Comparison of d-DNA and l-DNA strand-displacement cascades in living cells. (a) Schematic illustration of the strand-displacement cascade. The achiral PNA strand is shown in green (Figure S1). The N-POM (6-nitropiperonyloxymethylene) caging group on thymidine nucleotides is represented by red dots. (b,c) Fluorescent monitoring of strand-displacement cascades in living cells by flow cytometry. Cells were transfected with either l-DNA (b) or d-DNA (c) versions of the reaction components depicted in panel (a) and photolyzed 2 hours later (where indicated). d-IN_S (red) indicates a scrambled input. All signals were normalized to the initial fluorescence measurement (−120 min). Individual data points from at least two independent experiments are plotted and connected by the mean. Representative histograms (below) display cell count versus fluorescence (black line indicates the mean value).

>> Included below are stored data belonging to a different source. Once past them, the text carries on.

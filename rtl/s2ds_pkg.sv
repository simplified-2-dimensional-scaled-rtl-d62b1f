// s2ds_pkg: widths, message types and conversions shared by the S2DS
// min-sum LDPC decoder.
//
// Messages between check nodes (CN) and variable nodes (VN) are LLRs in
// Q2.3 fixed point: 5 magnitude bits (2 integer, 3 fractional) plus a sign,
// following the 5-bit quantization chosen for the S2DS decoder. Inside a CN
// they travel in sign-magnitude form (sm_msg_t); inside a VN they are
// two's-complement numbers of LLR_W bits whose range is kept symmetric,
// -MAG_MAX .. +MAG_MAX. The maximum of 20 decoding iterations also follows
// the decoder's evaluated configuration. A zero LLR counts as positive
// (sign bit 0, hard decision 0), the same rule the hard decision uses.
package s2ds_pkg;

  // Quantization Q2.3: 5 magnitude bits, 3 of them fractional.
  localparam int unsigned MAG_W   = 5;
  localparam int unsigned FRAC_W  = 3;
  localparam int unsigned LLR_W   = MAG_W + 1;
  localparam int unsigned MAG_MAX = (1 << MAG_W) - 1;

  // Maximum iteration count of the decoder.
  localparam int unsigned MAX_ITER = 20;

  // Sign-magnitude LLR message as used on the check-node side.
  typedef struct packed {
    logic             sign;   // 1 = negative
    logic [MAG_W-1:0] mag;
  } sm_msg_t;

  // Two's-complement LLR -> sign-magnitude, saturating the magnitude.
  function automatic sm_msg_t to_sm(input logic signed [LLR_W-1:0] v);
    sm_msg_t r;
    r.sign = v[LLR_W-1];
    if (v[LLR_W-1]) begin
      // -2^MAG_W has no sign-magnitude code: clamp it to -MAG_MAX.
      r.mag = (v == {1'b1, {MAG_W{1'b0}}}) ? MAG_W'(MAG_MAX) : MAG_W'(-v);
    end else begin
      r.mag = v[MAG_W-1:0];
    end
    return r;
  endfunction

  // Sign-magnitude -> two's complement.
  function automatic logic signed [LLR_W-1:0] from_sm(input sm_msg_t m);
    logic signed [LLR_W-1:0] p;
    p = $signed({1'b0, m.mag});
    return m.sign ? -p : p;
  endfunction

endpackage
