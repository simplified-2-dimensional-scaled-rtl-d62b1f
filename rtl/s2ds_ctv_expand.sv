// s2ds_ctv_expand: rebuilds one edge's CTV message from the compressed
// S2DS check-node message.
//
// The check node stores and sends {signs, index of min1, 0.75*min1,
// delta-min}. The edge at position pos_i of the check node receives
//   magnitude = 0.75*min1 + delta-min   if pos_i == idx_i  (the min1 edge)
//   magnitude = 0.75*min1               otherwise
// with the sign bit sign_i belonging to that edge, and the block outputs
// it as a two's-complement LLR. 0.75*min1 + delta-min = min2 - min1/4 (up
// to truncation) never exceeds min2, so the sum cannot overflow MAG_W bits.
//
// Interface: compressed message fields and the edge position in, signed
// CTV out. Combinational; pos_i is a constant wherever the decoder uses it.
module s2ds_ctv_expand
  import s2ds_pkg::*;
#(
  parameter int unsigned DC = 6,
  localparam int unsigned IDX_W = (DC > 1) ? $clog2(DC) : 1
) (
  input  logic                    sign_i,
  input  logic [IDX_W-1:0]        idx_i,
  input  logic [IDX_W-1:0]        pos_i,
  input  logic [MAG_W-1:0]        min1s_i,
  input  logic [MAG_W-1:0]        dmin_i,
  output logic signed [LLR_W-1:0] ctv_o
);

  sm_msg_t m;

  always_comb begin
    m.sign = sign_i;
    m.mag  = (idx_i == pos_i) ? min1s_i + dmin_i : min1s_i;
    ctv_o  = from_sm(m);
  end

endmodule
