// tb_s2ds_ctv_expand: test of the CTV reconstruction from a compressed
// S2DS check-node message.
//
// Draws consistent (min1, min2) pairs, forms 0.75*min1 and delta-min as
// the check node would, and checks the signed CTV for the min1 edge
// (magnitude 0.75*min1 + min2 - min1) and for other edges (0.75*min1),
// with both signs.
module tb_s2ds_ctv_expand;
  import s2ds_pkg::*;

  localparam int unsigned DC = 6;

  logic                    sgn;
  logic [2:0]              idx, pos;
  logic [MAG_W-1:0]        m1s, dmin;
  logic signed [LLR_W-1:0] ctv;

  int checks = 0, failures = 0;

  s2ds_ctv_expand #(.DC(DC)) dut (
    .sign_i(sgn), .idx_i(idx), .pos_i(pos), .min1s_i(m1s), .dmin_i(dmin), .ctv_o(ctv));

  initial begin
    #100000;
    failures++;
    $display("watchdog expired");
    $display("TB_RESULT checks=%0d failures=%0d", checks, failures);
    $finish;
  end

  initial begin
    for (int m1 = 0; m1 < 32; m1++)
      for (int m2 = m1; m2 < 32; m2++)
        for (int s = 0; s < 2; s++) begin
          int want;
          idx  = 3'($urandom_range(0, DC - 1));
          pos  = ($urandom_range(0, 1) == 1) ? idx : 3'(($urandom_range(1, DC - 1) + idx) % DC);
          sgn  = 1'(s);
          m1s  = MAG_W'((3 * m1) / 4);
          dmin = MAG_W'(m2 - m1);
          #1;
          want = (pos == idx) ? ((3 * m1) / 4 + m2 - m1) : ((3 * m1) / 4);
          if (s == 1) want = -want;
          checks++;
          if (int'(ctv) != want) begin
            failures++;
            $display("FAIL m1=%0d m2=%0d s=%0d idx=%0d pos=%0d: got %0d want %0d",
                     m1, m2, s, idx, pos, ctv, want);
          end
        end
    $display("TB_RESULT checks=%0d failures=%0d", checks, failures);
    $finish;
  end

endmodule
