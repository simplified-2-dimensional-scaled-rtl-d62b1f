// s2ds_scale075: the single scaling unit of the S2DS check node.
//
// Multiplies an unsigned magnitude by the scaling factor 0.75 without a
// multiplier, using two shifts and one addition. The prescribed form is
// 0.75*x = x/2 + x/4; this design evaluates it as (x + x/2) / 2, which is
// the same sum with one shift moved after the adder. Keeping one extra bit
// through the adder makes the result exactly floor(3x/4), whereas
// truncating x/2 and x/4 separately could lose more than one LSB. The
// rounding (truncation toward zero) is this design's choice. The result
// never exceeds x, so it fits in MAG_W bits.
//
// Interface: x_i in, y_o = floor(3*x_i/4) out. Combinational.
module s2ds_scale075 #(
  parameter int unsigned MAG_W = 5
) (
  input  logic [MAG_W-1:0] x_i,
  output logic [MAG_W-1:0] y_o
);

  logic [MAG_W:0] sum;

  assign sum = {1'b0, x_i} + {2'b00, x_i[MAG_W-1:1]};   // x + x/2
  assign y_o = sum[MAG_W:1];                            // (x + x/2) / 2

endmodule
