// tb_s2ds_scale075: exhaustive test of the 0.75 scaling unit.
//
// For every 5-bit input x it checks y = floor(3x/4) and, as an
// independent sanity bound, that y lies within one LSB below 0.75*x.
module tb_s2ds_scale075;

  logic [4:0] x, y;
  int checks = 0, failures = 0;

  s2ds_scale075 #(.MAG_W(5)) dut (.x_i(x), .y_o(y));

  initial begin
    #10000;
    failures++;
    $display("watchdog expired");
    $display("TB_RESULT checks=%0d failures=%0d", checks, failures);
    $finish;
  end

  initial begin
    for (int v = 0; v < 32; v++) begin
      int  want;
      real exact;
      x = 5'(v);
      #1;
      want  = (3 * v) / 4;
      exact = 0.75 * v;
      checks++;
      if (int'(y) != want) begin
        failures++;
        $display("FAIL x=%0d y=%0d want %0d", v, y, want);
      end
      checks++;
      if (real'(y) > exact || real'(y) <= exact - 1.0) begin
        failures++;
        $display("FAIL x=%0d y=%0d not within one LSB of %f", v, y, exact);
      end
    end
    $display("TB_RESULT checks=%0d failures=%0d", checks, failures);
    $finish;
  end

endmodule
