// s2ds_syndrome: syndrome check of the tentative hard decisions.
//
// Computes s = H * c^T over GF(2): bit r of syn_o is the XOR of the code
// bits that row r of the parity-check matrix H covers. ok_o is 1 when the
// whole syndrome is zero, i.e. c is a codeword and decoding may stop.
//
// H is given in quasi-cyclic form, as in s2ds_decoder: an MB x NB base
// matrix SHIFT of Z x Z blocks, -1 for a zero block and s >= 0 for the
// identity shifted right by s, so row a of block row i meets column
// j*Z + (a + s) mod Z of block column j. The default (Z = 1) is the 4 x 6
// example matrix that introduces the decoder's bipartite graph.
// Combinational.
module s2ds_syndrome #(
  parameter int unsigned Z  = 1,
  parameter int unsigned MB = 4,
  parameter int unsigned NB = 6,
  parameter int SHIFT [MB][NB] = '{'{ 0, -1, -1,  0, -1, -1},
                                   '{-1,  0, -1, -1,  0, -1},
                                   '{ 0, -1,  0, -1,  0, -1},
                                   '{-1, -1,  0, -1, -1,  0}},
  localparam int unsigned N = NB * Z,
  localparam int unsigned M = MB * Z
) (
  input  logic [N-1:0] c_i,
  output logic [M-1:0] syn_o,
  output logic         ok_o
);

  always_comb begin
    for (int i = 0; i < int'(MB); i++)
      for (int a = 0; a < int'(Z); a++) begin
        syn_o[i*Z + a] = 1'b0;
        for (int j = 0; j < int'(NB); j++)
          if (SHIFT[i][j] >= 0)
            syn_o[i*Z + a] = syn_o[i*Z + a] ^ c_i[j*Z + (a + SHIFT[i][j] % Z) % Z];
      end
    ok_o = (syn_o == '0);
  end

endmodule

The proper operation of both d-DNA and l-DNA reaction cascades was first confirmed in a cell-free setting (Figure S6). We then packaged the input (d-IN) and reporter (d/l-R) components into liposomes separately from duplex d/l-A, and delivered both liposome complexes to cells simultaneously. Following a 2 hour pre-incubation that allowed for uptake, the cells were exposed to UV light (357 nm) for 3 minutes in order to uncage d-IN, and the reaction was monitored by flow cytometry and fluorescence microscopy (Figure 2b,c and Figure S7). We note that minimal cytotoxicity was observed following UV treatment (Figure S8). Upon photoactivation, the l-DNA reaction cascade proceeded rapidly leading to a ~4-fold enhancement in fluorescence relative to non-UV treated cells, which again showed no significant increase in signal (Figure 2b). Based on an unquenched positive control reaction, ~70% of l-reporter complexes were activated in response to UV treatment (Figure S9). This suggested that a majority of the reaction components were able to co-localize and react in cells despite being transfected separately. Importantly, an input strand with a scrambled toehold domain (d-IN_S) failed to activate an appreciable fluorescent signal upon photoactivation, confirming the heterochiral reaction cascade behaves as intended and has specificity for the correct input sequence. In contrast, the d-DNA reaction cascade behaved poorly in cells (Figure 2c). Transfection of the d-DNA circuit into cells resulted in a high background signal in the absence of UV, and only a modest fluorescent enhancement (< 1.5-fold) upon photoactivation of the input.

CONCLUSIONS

Taken together, our data clearly demonstrate that strand-displacement reaction systems constructed from l-DNA have superior intracellular stability and functionality compared to those constructed from the native polymer. To the best of our knowledge, this is the first time d-DNA and l-DNA strand-displacement has been directly compared in live cells. Most notably, l-DNA strand-displacement reactions show minimal “leak” despite prolonged exposure to the harsh intracellular environment and fast reaction kinetics upon activation, which together lead to dramatically improved signal-to-noise ratios compare to their d-DNA counterparts. Detailed understanding of the behavior of l-DNA and their complexes within living cells is essential for the broader adoption of the mirror-image approach in the field of DNA nanotechnology and beyond, and this study represents an important first step towards that goal. Importantly, by successfully demonstrating the operation of a multi-component heterochiral strand-displacement circuit in living cells, we have laid the foundation for interfacing endogenous d-nucleic acid signals (e.g. mRNAs) with robust l-DNA-based molecular circuits for practical, in vivo applications.